Bakkalcı'ya göre, hükümetin planı, "önce sağlık hizmetlerini tek elde toplamak sonra da sonsuz sayıda parçaya bölüp bütünüyle ticarileşen işletmeler aracılığıyla piyasaya açmak".
"Tasarı gerçekleşirse, Türkiye'deki 70 milyonun sağlık hakkı da hekim ve sağlık çalışanlarının çalışma koşulları da büyük ölçüde tahrip olacak" diyen Bakkalcı, bianet'in sorularını yanıtladı.

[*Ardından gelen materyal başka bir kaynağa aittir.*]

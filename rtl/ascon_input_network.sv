// ascon_input_network: column selector of one domain.
//
// From the unshared 320-bit state it picks the PAR columns that domain K
// feeds to the S-boxes in column group `group`: column group*PAR+p in
// masked mode (the core then splits them into shares), and column
// (group*PAR+p)*(D+1)+K in high-throughput mode, so that the D+1 domains of
// one S-box hold D+1 neighbouring columns. Columns past 63 read as zero.
// Combinational.
module ascon_input_network
  import ascon_pkg::*;
#(
  parameter int unsigned D   = 2,
  parameter int unsigned PAR = 22,
  parameter int unsigned K   = 0
) (
  input  state_t          state,
  input  logic [5:0]      group,
  input  logic            mode_ht,
  output col_t [PAR-1:0]  cols
);
  always_comb begin
    for (int unsigned p = 0; p < PAR; p++) begin
      int unsigned c;
      c = col_index(D, PAR, K, int'(group), p, mode_ht);
      cols[p] = (c < NCOL) ? get_col(state, c[5:0]) : '0;
    end
  end
endmodule
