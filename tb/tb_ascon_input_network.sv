// tb_ascon_input_network: random states; checks the columns picked by the
// domain-0 and domain-2 networks in both modes for every group, including
// groups that run past column 63 (which must read as zero).
module tb_ascon_input_network;
  import ascon_pkg::*;
  localparam int D = 2, PAR = 22;
  state_t s;
  logic [5:0] g;
  logic ht;
  col_t [PAR-1:0] c0, c2;
  int checks = 0, failures = 0;
  ascon_input_network #(.D(D), .PAR(PAR), .K(0)) n0 (.state (s), .group (g), .mode_ht (ht), .cols (c0));
  ascon_input_network #(.D(D), .PAR(PAR), .K(2)) n2 (.state (s), .group (g), .mode_ht (ht), .cols (c2));

  function automatic col_t column(input state_t st, input int c);
    col_t v;
    if (c >= 64) return '0;
    for (int i = 0; i < 5; i++) v[i] = st[i][c];
    return v;
  endfunction

  initial begin
    for (int t = 0; t < 20; t++) begin
      for (int i = 0; i < 5; i++) s[i] = {$urandom, $urandom};
      for (int m = 0; m < 2; m++) begin
        ht = m[0];
        for (int gg = 0; gg < 3; gg++) begin
          g = 6'(gg);
          #1;
          for (int p = 0; p < PAR; p++) begin
            int e0, e2;
            e0 = ht ? (gg * PAR + p) * 3 : gg * PAR + p;
            e2 = ht ? (gg * PAR + p) * 3 + 2 : gg * PAR + p;
            checks += 2;
            if (c0[p] !== column(s, e0)) begin failures++; $display("k0 m%0d g%0d p%0d", m, gg, p); end
            if (c2[p] !== column(s, e2)) begin failures++; $display("k2 m%0d g%0d p%0d", m, gg, p); end
          end
        end
      end
    end
    $display("TB_RESULT checks=%0d failures=%0d", checks, failures);
    $finish;
  end
  initial begin #100000; failures++; $display("TB_RESULT checks=%0d failures=%0d", checks, failures); $finish; end
endmodule
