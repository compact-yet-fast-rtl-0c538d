// ascon_linear_diffusion: the Ascon linear diffusion layer p_l.
//
// Each state word is XORed with two rotations of itself:
//   x0 ^= (x0>>>19)^(x0>>>28)   x1 ^= (x1>>>61)^(x1>>>39)
//   x2 ^= (x2>>> 1)^(x2>>> 6)   x3 ^= (x3>>>10)^(x3>>>17)
//   x4 ^= (x4>>> 7)^(x4>>>41)
// Purely combinational; in the core it sits after share recombination, on
// the unshared state, right in front of the state register.
module ascon_linear_diffusion
  import ascon_pkg::*;
(
  input  state_t s_in,
  output state_t s_out
);
  always_comb begin
    s_out[0] = s_in[0] ^ rotr(s_in[0], 19) ^ rotr(s_in[0], 28);
    s_out[1] = s_in[1] ^ rotr(s_in[1], 61) ^ rotr(s_in[1], 39);
    s_out[2] = s_in[2] ^ rotr(s_in[2],  1) ^ rotr(s_in[2],  6);
    s_out[3] = s_in[3] ^ rotr(s_in[3], 10) ^ rotr(s_in[3], 17);
    s_out[4] = s_in[4] ^ rotr(s_in[4],  7) ^ rotr(s_in[4], 41);
  end
endmodule
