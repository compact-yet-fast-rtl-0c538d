// tb_ascon_linear_diffusion: drives random states and single-bit states
// through the linear diffusion layer and compares with the reference model.
module tb_ascon_linear_diffusion;
  import ascon_pkg::*;
  import ascon_ref_pkg::*;
  state_t si, so;
  int checks = 0, failures = 0;
  ascon_linear_diffusion dut (.s_in (si), .s_out (so));
  initial begin
    for (int t = 0; t < 400; t++) begin
      if (t < 320) begin si = '0; si[t / 64][t % 64] = 1'b1; end
      else for (int i = 0; i < 5; i++) si[i] = {$urandom, $urandom};
      #1;
      checks++;
      if (so !== state_t'(ldl(rstate_t'(si)))) begin
        failures++;
        if (failures < 5) $display("mismatch t=%0d", t);
      end
    end
    $display("TB_RESULT checks=%0d failures=%0d", checks, failures);
    $finish;
  end
  initial begin #100000; failures++; $display("TB_RESULT checks=%0d failures=%0d", checks, failures); $finish; end
endmodule
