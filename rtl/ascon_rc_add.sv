// ascon_rc_add: round-constant addition (p_c) for the PAR columns of one
// domain.
//
// The 8-bit round constant of round `round_idx` is XORed into x2 of columns
// 0..7. Each domain has its own copy of this block: in masked mode only
// domain 0 (share 0) adds the constant, since adding it to every share would
// cancel it; in high-throughput mode every domain carries distinct columns
// and adds the constant bits of its own columns. The column of S-box p is
// worked out from `group` exactly as the input network does. Combinational.
module ascon_rc_add
  import ascon_pkg::*;
#(
  parameter int unsigned D   = 2,
  parameter int unsigned PAR = 22,
  parameter int unsigned K   = 0
) (
  input  col_t [PAR-1:0]  cols_in,
  input  logic [5:0]      group,
  input  logic            mode_ht,
  input  logic [3:0]      round_idx,
  output col_t [PAR-1:0]  cols_out
);
  always_comb begin
    logic [7:0] rc;
    rc = round_const(round_idx);
    for (int unsigned p = 0; p < PAR; p++) begin
      int unsigned c;
      c = col_index(D, PAR, K, int'(group), p, mode_ht);
      cols_out[p] = cols_in[p];
      if ((K == 0 || mode_ht) && c < 8) cols_out[p][2] = cols_in[p][2] ^ rc[c[2:0]];
    end
  end
endmodule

"Taslağın son biçimini bilmediğinden, değerlendirmelerini kamuoyuna daha önce yansımış taslak üzerinden yapmak" kaydıyla konuşan Bakkalcı, şunları söyledi:
Hükümet, imzaya açtığı taslağa "sağlık hizmetlerinin tek elden sunumu"nu gerekçe gösteriyor. Bu, sizin de başından beri savunduğunuz bir ilke değil mi?
Sağlık hizmetlerinin tek elden sunumu ve finansmanı, bir temel sağlık prensibidir ve TTB, öteden beri bu görüşü savunuyor.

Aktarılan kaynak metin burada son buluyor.